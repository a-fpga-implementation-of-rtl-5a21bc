// tb_csb: self-checking testbench of one column sum block (section 3, two
// block columns, used by 9 of the 12 block rows). It loads random received
// values, then runs two decoding passes on the decoder's schedule, feeding
// random R groups from the "router":
//   pass 1 (no previous sums): every row-ordered Lq group must equal the
//          received values of columns (24g + l + offset) mod 337;
//   pass 2 (after the swap): it must equal sat(sum of pass-1 R + received),
//          where the sums are formed here column by column in block row
//          order with 7-bit saturation, the first block row of a column
//          starting the sum;
// and at the end the decoded-data port must return the signs of those Lq.
// Offsets are b^s * a^t mod 337 (a = 54, b = 72) computed here.
module tb_csb;
  import ldpc_pkg::*;

  localparam int SECN = 3;

  logic clk = 1'b0, rst;
  logic rd_en, o_en, swap, a_vld, ld_en;
  blk_t rd_blk, o_blk;
  widx_t rd_idx, o_g, ld_word, q_word;
  logic [1:0] ld_slot, q_slot;
  rword_t ld_data, r_grp;
  logic [P-1:0] q_hard;
  lword_t lq_grp;
  int checks = 0, failures = 0;

  csb #(.SEC(SECN)) dut (.*);

  always #5 clk = ~clk;

  initial begin
    repeat (5000) @(posedge clk);
    failures++;
    $display("watchdog expired");
    $display("TB_RESULT checks=%0d failures=%0d", checks, failures);
    $finish;
  end

  int rx [2][M];
  int bsum [2][M];
  bit bstart [2][M];

  function automatic int pw(int x, int e);
    int r;
    r = 1;
    for (int i = 0; i < e; i++) r = (r * x) % M;
    return r;
  endfunction

  function automatic bit used(int s);
    return !(SECN == 3 + s % 6 || (s >= 6 && SECN == 3 + (s + 3) % 6));
  endfunction

  function automatic int sat7(int v);
    return v > 63 ? 63 : (v < -64 ? -64 : v);
  endfunction

  task automatic pass(bit second);
    for (int j = 0; j < 2; j++) for (int i = 0; i < M; i++) bstart[j][i] = 0;
    for (int c = 0; c < PASS_CYCLES; c++) begin
      @(negedge clk);
      rd_en = c < 180; rd_blk = blk_t'(c / 15); rd_idx = widx_t'(c % 15);
      o_en = c >= 2 && c < 182; o_blk = blk_t'((c - 2) / 15); o_g = widx_t'((c - 2) % 15);
      swap = !second && c == PASS_CYCLES - 1;
      a_vld = second;
      r_grp = rword_t'({$urandom, $urandom, $urandom, $urandom, $urandom});
      #1;
      if (o_en && used(int'(o_blk))) begin
        int s, slot, off;
        s = int'(o_blk);
        slot = (s + SECN) % 2;
        off = (pw(72, s) * pw(54, 12 + 2 * (SECN - 3) + slot)) % M;
        for (int l = 0; l < P; l++) begin
          int r, col, exp_v;
          r = int'(o_g) * P + l;
          if (r < M) begin
            col = (r + off) % M;
            exp_v = second ? sat7(bsum[slot][col] + rx[slot][col]) : rx[slot][col];
            checks++;
            if (int'($signed(lq_grp[l])) != exp_v) begin
              failures++;
              if (failures < 8) $display("pass %0d blk %0d g %0d lane %0d: %0d vs %0d",
                                         second, s, o_g, l, $signed(lq_grp[l]), exp_v);
            end
            if (!second) begin
              int v;
              v = int'($signed(r_grp[l]));
              bsum[slot][col] = bstart[slot][col] ? sat7(bsum[slot][col] + v) : v;
              bstart[slot][col] = 1;
            end
          end
        end
      end
    end
  endtask

  initial begin
    rst = 1; rd_en = 0; o_en = 0; swap = 0; a_vld = 0; ld_en = 0;
    rd_blk = '0; o_blk = '0; rd_idx = '0; o_g = '0; ld_word = '0; q_word = '0;
    ld_slot = '0; q_slot = '0; ld_data = '0; r_grp = '0;
    for (int j = 0; j < 2; j++) for (int i = 0; i < M; i++) rx[j][i] = $urandom_range(0, 63) - 32;
    repeat (3) @(negedge clk);
    rst = 0;
    for (int j = 0; j < 2; j++)
      for (int w = 0; w < WPB; w++) begin
        @(negedge clk);
        ld_en = 1; ld_slot = 2'(j); ld_word = widx_t'(w);
        for (int l = 0; l < P; l++) ld_data[l] = (w * P + l < M) ? WR'(rx[j][w * P + l]) : '0;
      end
    @(negedge clk);
    ld_en = 0;
    pass(0);
    pass(1);
    @(negedge clk);
    rd_en = 0; o_en = 0; swap = 0;
    for (int j = 0; j < 2; j++)
      for (int w = 0; w < WPB; w++) begin
        q_slot = 2'(j); q_word = widx_t'(w);
        #1;
        for (int l = 0; l < P; l++)
          if (w * P + l < M) begin
            checks++;
            if (q_hard[l] != (sat7(bsum[j][w * P + l] + rx[j][w * P + l]) < 0)) failures++;
          end
      end
    $display("TB_RESULT checks=%0d failures=%0d", checks, failures);
    $finish;
  end
endmodule
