// ldpc_decoder: partly parallel decoder for the rate-1/2, 8088-bit irregular
// IPP LDPC code (m = 337, 12 x 24 block matrix H', parallel factor P = 24).
//
// Structure. Nine column sum blocks (CSBs), one per column section of H',
// keep the channel values and the column sums. In every cycle the controller
// names one group of 24 consecutive rows of one block row of H'. For that
// group each CSB delivers the row-ordered Lq values of its section; the
// reverse router hands them to the eight edge slots; 24 parallel adder blocks
// (PABs, one per row) subtract the old R messages read from the R memory and
// check the rows' parity; 24 parity check update blocks (PCUBs) compute the
// new R messages; the router returns them to the sections, whose alignment
// blocks accumulate them into the column sum memory of the current iteration.
// The same new R messages are written back to the R memory. The path from the
// reverse alignment registers to the column sum memory write is
// combinational, as in the described design (no pipeline registers around the
// PCUB).
//
// Interface.
//   load:   ld_en, ld_col (block column 0..23), ld_word (0..14) and ld_data
//           (24 LLRs of 6 bits, 2 fractional bits, positive = bit 0) write one
//           word of the received frame; word w lane l of block column t is
//           code bit 337t + 24w + l (lanes 1..23 of word 14 are unused).
//           Load only while busy = 0.
//   decode: start (one cycle, while idle); busy; done (one-cycle pulse);
//           converged (all parity checks held); iters (passes run, at most
//           MAX_ITER).
//   result: q_col, q_word select a word; q_hard gives its 24 hard decisions
//           from the decoded data memories (combinational; valid from done
//           until the next start, also while the next frame is loaded).
// Timing: 183 cycles per iteration; a frame takes iters x 183 cycles + 1.
module ldpc_decoder
  import ldpc_pkg::*;
#(
  parameter int unsigned MAX_ITER = 25
) (
  input  logic         clk,
  input  logic         rst,
  input  logic         ld_en,
  input  logic [4:0]   ld_col,
  input  widx_t        ld_word,
  input  rword_t       ld_data,
  input  logic         start,
  output logic         busy,
  output logic         done,
  output logic         converged,
  output logic [$clog2(MAX_ITER+1)-1:0] iters,
  input  logic [4:0]   q_col,
  input  widx_t        q_word,
  output logic [P-1:0] q_hard
);
  // schedule
  logic       rd_en, o_en, swap, a_vld, par_fail;
  blk_t       rd_blk, o_blk;
  widx_t      rd_idx, o_g;
  logic [7:0] o_idx, rm_raddr;

  ldpc_ctrl #(.MAX_ITER(MAX_ITER)) u_ctrl (
    .clk, .rst, .start, .par_fail, .busy, .done, .converged, .iters,
    .rd_en, .rd_blk, .rd_idx, .o_en, .o_blk, .o_g, .o_idx, .rm_raddr, .swap, .a_vld
  );

  // column sum blocks
  lword_t [NSEC-1:0]     sec_lq;
  rword_t [NSEC-1:0]     sec_r;
  logic   [NSEC-1:0][P-1:0] sec_hard;

  for (genvar k = 0; k < NSEC; k++) begin : g_csb
    csb #(.SEC(k)) u_csb (
      .clk, .rst,
      .rd_en, .rd_blk, .rd_idx, .o_en, .o_blk, .o_g, .swap, .a_vld,
      .ld_en  (ld_en && sec_of_col(int'(ld_col)) == k),
      .ld_slot(2'(slot_in_sec(int'(ld_col)))),
      .ld_word,
      .ld_data,
      .q_slot (2'(slot_in_sec(int'(q_col)))),
      .q_word,
      .q_hard (sec_hard[k]),
      .lq_grp (sec_lq[k]),
      .r_grp  (sec_r[k])
    );
  end

  assign q_hard = sec_hard[sec_of_col(int'(q_col))];

  // reverse router -> PAB -> PCUB -> router
  lword_t [WMAX-1:0] slot_lq;
  logic   [WMAX-1:0] slot_vld;
  rword_t [WMAX-1:0] r_old, r_old_m, r_new;
  logic   [P-1:0]    lane_fail;
  logic   [NSEC-1:0] sec_vld;   // unused: each CSB has its own connection table

  rev_router u_rrouter (.blk(o_blk), .din(sec_lq), .dout(slot_lq), .slot_vld);

  r_mem u_rmem (
    .clk,
    .raddr(rm_raddr),
    .rdata(r_old),
    .we   (o_en),
    .waddr(o_idx),
    .wdata(r_new)
  );

  // no old messages exist in the first iteration
  assign r_old_m = a_vld ? r_old : '0;

  for (genvar l = 0; l < P; l++) begin : g_row
    logic [WMAX-1:0][WL-1:0] lq_l;
    logic [WMAX-1:0][WR-1:0] ro_l, q_l, rn_l;
    for (genvar e = 0; e < WMAX; e++) begin : g_e
      assign lq_l[e]     = slot_lq[e][l];
      assign ro_l[e]     = r_old_m[e][l];
      assign r_new[e][l] = rn_l[e];
    end
    pab u_pab (
      .lq      (lq_l),
      .r_old   (ro_l),
      .vld     (slot_vld),
      .row_vld (o_en && (o_g != widx_t'(WPB - 1) || l < LAST_LANES)),
      .q       (q_l),
      .par_fail(lane_fail[l])
    );
    pcub u_pcub (.q(q_l), .vld(slot_vld), .r(rn_l));
  end

  assign par_fail = |lane_fail;

  router u_router (.blk(o_blk), .din(r_new), .dout(sec_r), .sec_vld);

endmodule
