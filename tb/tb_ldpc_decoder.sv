// tb_ldpc_decoder: end-to-end, full-size testbench of the decoder (default
// parameters: 8088-bit frame, P = 24, at most 25 iterations).
//
// A reference model in this file decodes the same frames with the same
// fixed-point flooding schedule, but directly on the expanded parity check
// matrix H (row r of block row s meets column (r + offset) mod 337 of its
// block column), with no memories, alignment or routing. The decoder must give
// bit for bit the same hard decisions, the same number of iterations and the
// same convergence flag, and take exactly iters x 183 cycles (+1 for start).
//
// Frames (all-zero codeword, BPSK over an AWGN channel):
//   clean     noiseless: the first parity check holds, one pass;
//   snr2.5    BPSK/AWGN at Eb/N0 = 2.5 dB: converges in some iterations
//             (early stopping);
//   snr2.0    Eb/N0 = 2.0 dB;
//   snr-1     Eb/N0 = -1 dB: cannot converge, stops after 25 iterations.
// Mechanisms counted and required at least once: early stop, stop at the
// iteration limit, memory ping-pong swap, gap closing in the reverse
// alignment, deferred write of a block's last word, first-in-column write,
// accumulating write, weight-7 rows (empty PCUB slot), and reading the
// decoded data memory while the next frame is loaded (rechecked then).
module tb_ldpc_decoder;
  import ldpc_pkg::*;

  localparam int N = M * K;
  localparam int NR = M * J;
  localparam int MAXIT = 25;

  logic clk = 1'b0;
  logic rst;
  logic ld_en, start, busy, done, converged;
  logic [4:0] ld_col, q_col;
  widx_t ld_word, q_word;
  rword_t ld_data;
  logic [$clog2(MAXIT+1)-1:0] iters;
  logic [P-1:0] q_hard;

  ldpc_decoder dut (.*);

  always #5 clk = ~clk;

  int checks = 0, failures = 0;
  int cyc = 0;
  always @(posedge clk) cyc <= cyc + 1;

  initial begin
    repeat (100_000) @(posedge clk);
    failures++;
    $display("watchdog expired");
    $display("TB_RESULT checks=%0d failures=%0d", checks, failures);
    $finish;
  end

  // ------------------------------------------------------------ mechanisms
  int n_early = 0, n_maxit = 0, n_swap = 0, n_gap = 0, n_wb = 0;
  int n_first = 0, n_acc = 0, n_w7 = 0;
  always @(posedge clk) if (!rst) begin
    if (dut.u_ctrl.swap) n_swap++;
    if (done && converged) n_early++;
    if (done && !converged) n_maxit++;
    if (dut.g_csb[0].u_csb.o_on &&
        dut.g_csb[0].u_csb.o_g + 1 == 4'(WPB - 1) - dut.g_csb[0].u_csb.o_a) n_gap++;
    if (dut.g_csb[0].u_csb.wb_en) n_wb++;
    if (dut.g_csb[3].u_csb.wr_en && dut.g_csb[3].u_csb.wr_first) n_first++;
    if (dut.g_csb[3].u_csb.wr_en && !dut.g_csb[3].u_csb.wr_first) n_acc++;
    if (dut.o_en && !dut.slot_vld[WMAX-1]) n_w7++;
  end

  // ------------------------------------------------------- reference model
  int row_col [NR][WMAX];
  int row_deg [NR];
  int llr [N];

  function automatic int sat(int v, int w);
    int hi, lo;
    hi = (1 << (w - 1)) - 1; lo = -(1 << (w - 1));
    return (v > hi) ? hi : (v < lo) ? lo : v;
  endfunction

  function automatic int psi(int x);
    int tbl [32] = '{12, 8, 6, 4, 3, 2, 2, 1, 1, 1, 1, 1, 0, 0, 0, 0,
                     0, 0, 0, 0, 0, 0, 0, 0, 0, 0, 0, 0, 0, 0, 0, 0};
    return tbl[x];
  endfunction

  task automatic build_h();
    for (int s = 0; s < J; s++)
      for (int r = 0; r < M; r++) begin
        int e;
        e = 0;
        for (int k = 0; k < NSEC; k++)
          if (conn(s, k)) begin
            int t, o;
            t = col_of(s, k);
            o = offset_of(s, t);
            row_col[s * M + r][e] = t * M + (r + o) % M;
            e++;
          end
        row_deg[s * M + r] = e;
      end
  endtask

  int ref_iters;
  bit ref_conv;
  bit ref_hard [N];

  task automatic ref_decode();
    int  asum [N], bsum [N], rm [NR][WMAX], lq [N];
    bit  avld, fail;
    avld = 0;
    ref_iters = 0;
    for (int r = 0; r < NR; r++) for (int e = 0; e < WMAX; e++) rm[r][e] = 0;
    forever begin
      bit started [N];
      for (int j = 0; j < N; j++) begin
        lq[j] = avld ? sat(asum[j] + llr[j], 7) : llr[j];
        started[j] = 0;
      end
      fail = 0;
      for (int r = 0; r < NR; r++) begin
        int q [WMAX], mag [WMAX], ps [WMAX], tot, sg, par;
        tot = 0; sg = 0; par = 0;
        for (int e = 0; e < row_deg[r]; e++) begin
          int v;
          v = lq[row_col[r][e]];
          par ^= (v < 0);
          q[e] = sat(v - rm[r][e], 6);
          mag[e] = (q[e] < 0) ? ((-q[e] > 31) ? 31 : -q[e]) : q[e];
          ps[e] = psi(mag[e]);
          tot += ps[e];
          sg ^= (q[e] < 0);
        end
        if (par) fail = 1;
        for (int e = 0; e < row_deg[r]; e++) begin
          int x, m, j;
          x = tot - ps[e];
          m = psi(x > 31 ? 31 : x);
          rm[r][e] = ((sg ^ (q[e] < 0)) != 0) ? -m : m;
          j = row_col[r][e];
          // rows are visited block row by block row, as the decoder does
          bsum[j] = started[j] ? sat(bsum[j] + rm[r][e], 7) : rm[r][e];
          started[j] = 1;
        end
      end
      ref_iters++;
      if (!fail) begin
        ref_conv = 1;
        break;
      end
      asum = bsum;
      avld = 1;
      if (ref_iters >= MAXIT) begin
        ref_conv = 0;
        break;
      end
    end
    for (int j = 0; j < N; j++)
      ref_hard[j] = lq[j] < 0;      // decisions checked in the last pass
  endtask

  // --------------------------------------------------------------- driver
  // BPSK over AWGN, all-zero codeword: y = 1 + sigma * n, LLR = 2y / sigma^2,
  // in steps of 1/4 and saturated to 6 bits; n is approximated by the sum of
  // 12 uniform numbers. sigma_milli = 0 gives the noiseless frame.
  bit have_prev = 0;
  int n_ldrd = 0;

  task automatic run_frame(string name, int sigma_milli);
    int t0, t1;
    real sg;
    sg = real'(sigma_milli) / 1000.0;
    for (int j = 0; j < N; j++) begin
      if (sigma_milli == 0) llr[j] = 31;
      else begin
        real n, y;
        n = -6.0;
        for (int u = 0; u < 12; u++) n += real'($urandom_range(0, 65535)) / 65536.0;
        y = 1.0 + sg * n;
        llr[j] = sat(int'(4.0 * 2.0 * y / (sg * sg)), 6);
      end
    end
    // load the frame word by word; meanwhile the previous frame's result is
    // read back once more (the decoded data must survive the load)
    for (int t = 0; t < K; t++)
      for (int w = 0; w < WPB; w++) begin
        @(negedge clk);
        ld_en = 1; ld_col = 5'(t); ld_word = widx_t'(w);
        for (int l = 0; l < P; l++)
          ld_data[l] = (w * P + l < M) ? WR'(llr[t * M + w * P + l]) : '0;
        if (have_prev) begin
          q_col = 5'((t + 7) % K); q_word = widx_t'(w);
          #1;
          n_ldrd++;
          for (int l = 0; l < P; l++)
            if (w * P + l < M) begin
              checks++;
              if (q_hard[l] != ref_hard[((t + 7) % K) * M + w * P + l]) failures++;
            end
        end
      end
    @(negedge clk);
    ld_en = 0;
    start = 1;
    t0 = cyc;
    @(negedge clk);
    start = 0;
    while (!done) @(negedge clk);
    t1 = cyc;
    ref_decode();
    checks++;
    if (int'(iters) != ref_iters) begin
      failures++;
      $display("%s: iterations %0d, reference %0d", name, iters, ref_iters);
    end
    checks++;
    if (converged != ref_conv) begin
      failures++;
      $display("%s: converged %0d, reference %0d", name, converged, ref_conv);
    end
    checks++;
    if (t1 - t0 != int'(iters) * PASS_CYCLES + 1) begin
      failures++;
      $display("%s: %0d cycles for %0d iterations", name, t1 - t0, iters);
    end
    begin
      int bad;
      bad = 0;
      for (int t = 0; t < K; t++)
        for (int w = 0; w < WPB; w++) begin
          q_col = 5'(t); q_word = widx_t'(w);
          #1;
          for (int l = 0; l < P; l++)
            if (w * P + l < M) begin
              checks++;
              if (q_hard[l] != ref_hard[t * M + w * P + l]) begin
                failures++; bad++;
              end
            end
        end
      $display("%s: %0d iterations (reference %0d), converged %0d, %0d cycles, %0d bit mismatches",
               name, iters, ref_iters, converged, t1 - t0, bad);
    end
    have_prev = 1;
  endtask

  initial begin
    rst = 1; ld_en = 0; start = 0; ld_col = '0; ld_word = '0; ld_data = '0;
    q_col = '0; q_word = '0;
    build_h();
    repeat (3) @(negedge clk);
    rst = 0;
    run_frame("clean", 0);
    run_frame("snr2.5", 750);
    run_frame("snr2.0", 794);
    run_frame("snr-1", 1122);
    $display("mechanisms: early_stop=%0d max_iter_stop=%0d swap=%0d gap_closing=%0d deferred_write=%0d first_in_col=%0d accumulate=%0d weight7_rows=%0d read_during_load=%0d",
             n_early, n_maxit, n_swap, n_gap, n_wb, n_first, n_acc, n_w7, n_ldrd);
    checks += 9;
    if (n_ldrd == 0) failures++;
    if (n_early == 0) failures++;
    if (n_maxit == 0) failures++;
    if (n_swap == 0) failures++;
    if (n_gap == 0) failures++;
    if (n_wb == 0) failures++;
    if (n_first == 0) failures++;
    if (n_acc == 0) failures++;
    if (n_w7 == 0) failures++;
    $display("TB_RESULT checks=%0d failures=%0d", checks, failures);
    $finish;
  end
endmodule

## What to do
The answer must hold exactly the lines of the entries above, from the first line through the line that contains "loads random received", and no others.

## Solution for this problem
repository a-fpga-implementation-of-rtl-5a21bc
// tb_csb: self-checking testbench of one column sum block (section 3, two
// block columns, used by 9 of the 12 block rows). It loads random received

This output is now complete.